The Columbia University Science Honors Program (SHP) is a science program at Columbia University that runs during the school year for tenth-, eleventh-, and twelfth-grade high-school students.

Curriculum
Since 1958, SHP has offered courses spanning the full range of the pure and applied sciences, from organic chemistry, neuroscience and physiological psychology, to computer programming in Java and calculus in the complex plane, as well as introductions to special relativity, quantum theory, particle physics and physical cosmology. The program was directed by educator Donald Barr from its inception until 1964, and during that period admitted students as young as ten years old. It boasts many famous alumni, including the creator of GNU, Richard Stallman, and several Nobel Laureates.
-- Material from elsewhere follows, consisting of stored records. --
// snic_top: packet inspection datapath of a power-proxying smart NIC.
//
// While the host PC sleeps, the NIC answers routine traffic for it. This top
// holds the two inspection engines that make that possible, plus the FIFOs
// around the MAC:
//   * Receive path: the MAC client stream (one byte per clock) is written into
//     the Rx FIFO. The header classifier taps the same stream, outside the
//     frame's path, and writes one packet descriptor per frame (class, action,
//     matching rule) into the packet descriptor FIFO; a frame that no rule
//     covers raises wake_irq for the proxy handler to wake the host.
//   * Transmit path: the proxy handler writes response frames into the Tx
//     FIFO, which the MAC drains.
//   * Content inspection: reassembled payloads of frames that need it are
//     streamed into the partitioned TCAM content inspection system, which
//     reports short-pattern matches and candidate signature address
//     permutations for final signature matching.
// The MAC core, PHY, proxy handler firmware, payload reassembly and the final
// signature matching stage are outside this RTL; their signals are ports here.
//
// FIFO words are {last, byte}. A byte offered to a full Rx FIFO is dropped and
// flagged on rx_drop; a descriptor offered to a full descriptor FIFO is
// dropped and sets the sticky desc_overflow. FIFO depths are this design's
// choices (2048 bytes holds a full-size Ethernet frame; 16 descriptors).
// The FIFOs' occupancy count outputs are left unconnected: the handshake
// uses only full/empty.
module snic_top
  import snic_pkg::*;
#(
  parameter int unsigned NUM_RULES   = 100,
  parameter int unsigned RX_DEPTH    = 2048,
  parameter int unsigned TX_DEPTH    = 2048,
  parameter int unsigned DESC_DEPTH  = 16,
  parameter int unsigned W           = 4,
  parameter int unsigned P_DEPTH     = 4096,
  parameter int unsigned S_DEPTH     = 2097152,
  parameter int unsigned C_DEPTH     = 40,
  parameter int unsigned MAX_SIG_LEN = 128,
  // derived
  parameter int unsigned KEY_W   = 8 * W,
  parameter int unsigned PAW     = $clog2(P_DEPTH),
  parameter int unsigned SAW     = $clog2(S_DEPTH),
  parameter int unsigned AW      = (PAW > SAW) ? PAW : SAW,
  parameter int unsigned MAX_SEG = MAX_SIG_LEN / W
) (
  input  logic             clk,
  input  logic             rst_n,
  // MAC client receive stream
  input  logic [7:0]       rx_data,
  input  logic             rx_valid,
  input  logic             rx_last,
  output logic             rx_drop,
  // Rx FIFO read side (NIC memory)
  input  logic             rxf_rd_en,
  output logic [8:0]       rxf_rd_data,
  output logic             rxf_empty,
  // Tx FIFO: write side (proxy handler), read side (MAC)
  input  logic             txf_wr_en,
  input  logic [8:0]       txf_wr_data,
  output logic             txf_full,
  input  logic             tx_ready,
  output logic [7:0]       tx_data,
  output logic             tx_valid,
  output logic             tx_last,
  // header rules and host address
  input  logic             rule_wr_en,
  input  logic [$clog2(NUM_RULES)-1:0] rule_wr_addr,
  input  rule_kind_e       rule_wr_kind,
  input  logic [31:0]      rule_wr_src_ip,
  input  logic [15:0]      rule_wr_sport,
  input  logic [15:0]      rule_wr_dport,
  input  logic             host_ip_wr,
  input  logic [31:0]      host_ip_wr_data,
  // packet descriptor FIFO read side and wake interrupt
  input  logic             desc_rd_en,
  output pkt_desc_t        desc_rd_data,
  output logic             desc_empty,
  output logic             desc_overflow,
  output logic             wake_irq,
  // reassembled payload stream into content inspection
  input  logic [7:0]       pl_data,
  input  logic             pl_valid,
  input  logic             pl_last,
  output logic             pl_ready,
  // signature loading
  input  logic             p_wr_en,
  input  logic [PAW-1:0]   p_wr_addr,
  input  logic [KEY_W-1:0] p_wr_value,
  input  logic [KEY_W-1:0] p_wr_mask,
  input  pat_flags_t       p_wr_flags,
  input  logic             p_wr_valid,
  input  logic             s_wr_en,
  input  logic [SAW-1:0]   s_wr_addr,
  input  logic [KEY_W-1:0] s_wr_value,
  input  logic [KEY_W-1:0] s_wr_mask,
  input  pat_flags_t       s_wr_flags,
  input  logic             s_wr_valid,
  // content inspection results (to final signature matching)
  output logic             short_match_valid,
  output logic [PAW-1:0]   short_match_addr,
  output logic             cand_valid,
  output logic [$clog2(MAX_SEG+1)-1:0] cand_len,
  output logic [AW-1:0]    cand_addr [MAX_SEG],
  output logic [1:0]       cand_desc [MAX_SEG],
  output ci_stats_t        ci_stats
);
  // ------------------------------------------------------ Rx FIFO
  logic rxf_full;

  assign rx_drop = rx_valid && rxf_full;

  sync_fifo #(.WIDTH(9), .DEPTH(RX_DEPTH)) u_rx_fifo (
    .clk, .rst_n,
    .wr_en(rx_valid && !rxf_full), .wr_data({rx_last, rx_data}), .full(rxf_full),
    .rd_en(rxf_rd_en && !rxf_empty), .rd_data(rxf_rd_data), .empty(rxf_empty),
    .count());

  // ------------------------------------------------------ Tx FIFO
  logic       txf_empty;
  logic [8:0] txf_q;

  sync_fifo #(.WIDTH(9), .DEPTH(TX_DEPTH)) u_tx_fifo (
    .clk, .rst_n,
    .wr_en(txf_wr_en && !txf_full), .wr_data(txf_wr_data), .full(txf_full),
    .rd_en(tx_ready && !txf_empty), .rd_data(txf_q), .empty(txf_empty),
    .count());

  assign tx_valid = !txf_empty;
  assign tx_data  = txf_q[7:0];
  assign tx_last  = txf_q[8];

  // ------------------------------------------------------ header classifier
  logic      hc_valid, desc_full;
  pkt_desc_t hc_desc;

  header_classifier #(.NUM_RULES(NUM_RULES)) u_hc (
    .clk, .rst_n, .rx_data, .rx_valid, .rx_last,
    .rule_wr_en, .rule_wr_addr, .rule_wr_kind,
    .rule_wr_src_ip, .rule_wr_sport, .rule_wr_dport,
    .host_ip_wr, .host_ip_wr_data,
    .desc_valid(hc_valid), .desc(hc_desc), .wake(wake_irq));

  sync_fifo #(.WIDTH($bits(pkt_desc_t)), .DEPTH(DESC_DEPTH)) u_desc_fifo (
    .clk, .rst_n,
    .wr_en(hc_valid && !desc_full), .wr_data(hc_desc), .full(desc_full),
    .rd_en(desc_rd_en && !desc_empty), .rd_data(desc_rd_data), .empty(desc_empty),
    .count());

  always_ff @(posedge clk) begin
    if (!rst_n)                     desc_overflow <= 1'b0;
    else if (hc_valid && desc_full) desc_overflow <= 1'b1;
  end

  // ------------------------------------------------------ content inspection
  content_inspection #(
    .W(W), .P_DEPTH(P_DEPTH), .S_DEPTH(S_DEPTH), .C_DEPTH(C_DEPTH),
    .MAX_SIG_LEN(MAX_SIG_LEN)
  ) u_ci (
    .clk, .rst_n,
    .in_data(pl_data), .in_valid(pl_valid), .in_last(pl_last), .in_ready(pl_ready),
    .p_wr_en, .p_wr_addr, .p_wr_value, .p_wr_mask, .p_wr_flags, .p_wr_valid,
    .s_wr_en, .s_wr_addr, .s_wr_value, .s_wr_mask, .s_wr_flags, .s_wr_valid,
    .short_match_valid, .short_match_addr,
    .cand_valid, .cand_len, .cand_addr, .cand_desc,
    .stats(ci_stats));

endmodule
The program was run by Professor Allan Blaer for many years, and has recently been taken over by Professor Jeremy Dodd.

Administration
Classes are held each Saturday throughout the academic year, from September through May at Pupin Hall at Columbia University. 
There are no tuition charges for the program, but students must provide their own transportation expenses, to and from Columbia's campus in New York City. The program receives funding from the university, and donations from corporations and foundations, as well individual donations from students.

Admission
To apply to the SHP, students must go online to the Columbia SHP website; however, this was not the procedure in 1958 when the program started. The main portion of the application process is a rigorous, three-hour examination proctored in the Columbia University campus that contains questions in both mathematics and science.  The exam is tripartite, consisting of a 50 question "easy" mathematics section, a 75 question survey science section, and a 15 question "challenge" mathematics section. The average acceptance rate for the program is usually around 10%.  There are 300-400 participants in the program across all 3 grades (10,11,12).

Applications are mailed to schools within a 75-mile radius of Columbia's New York City campus, and there are several more requirements besides the test:  A transcript of the student's grades, a recommendation by a science or math teacher, and a student essay are also required.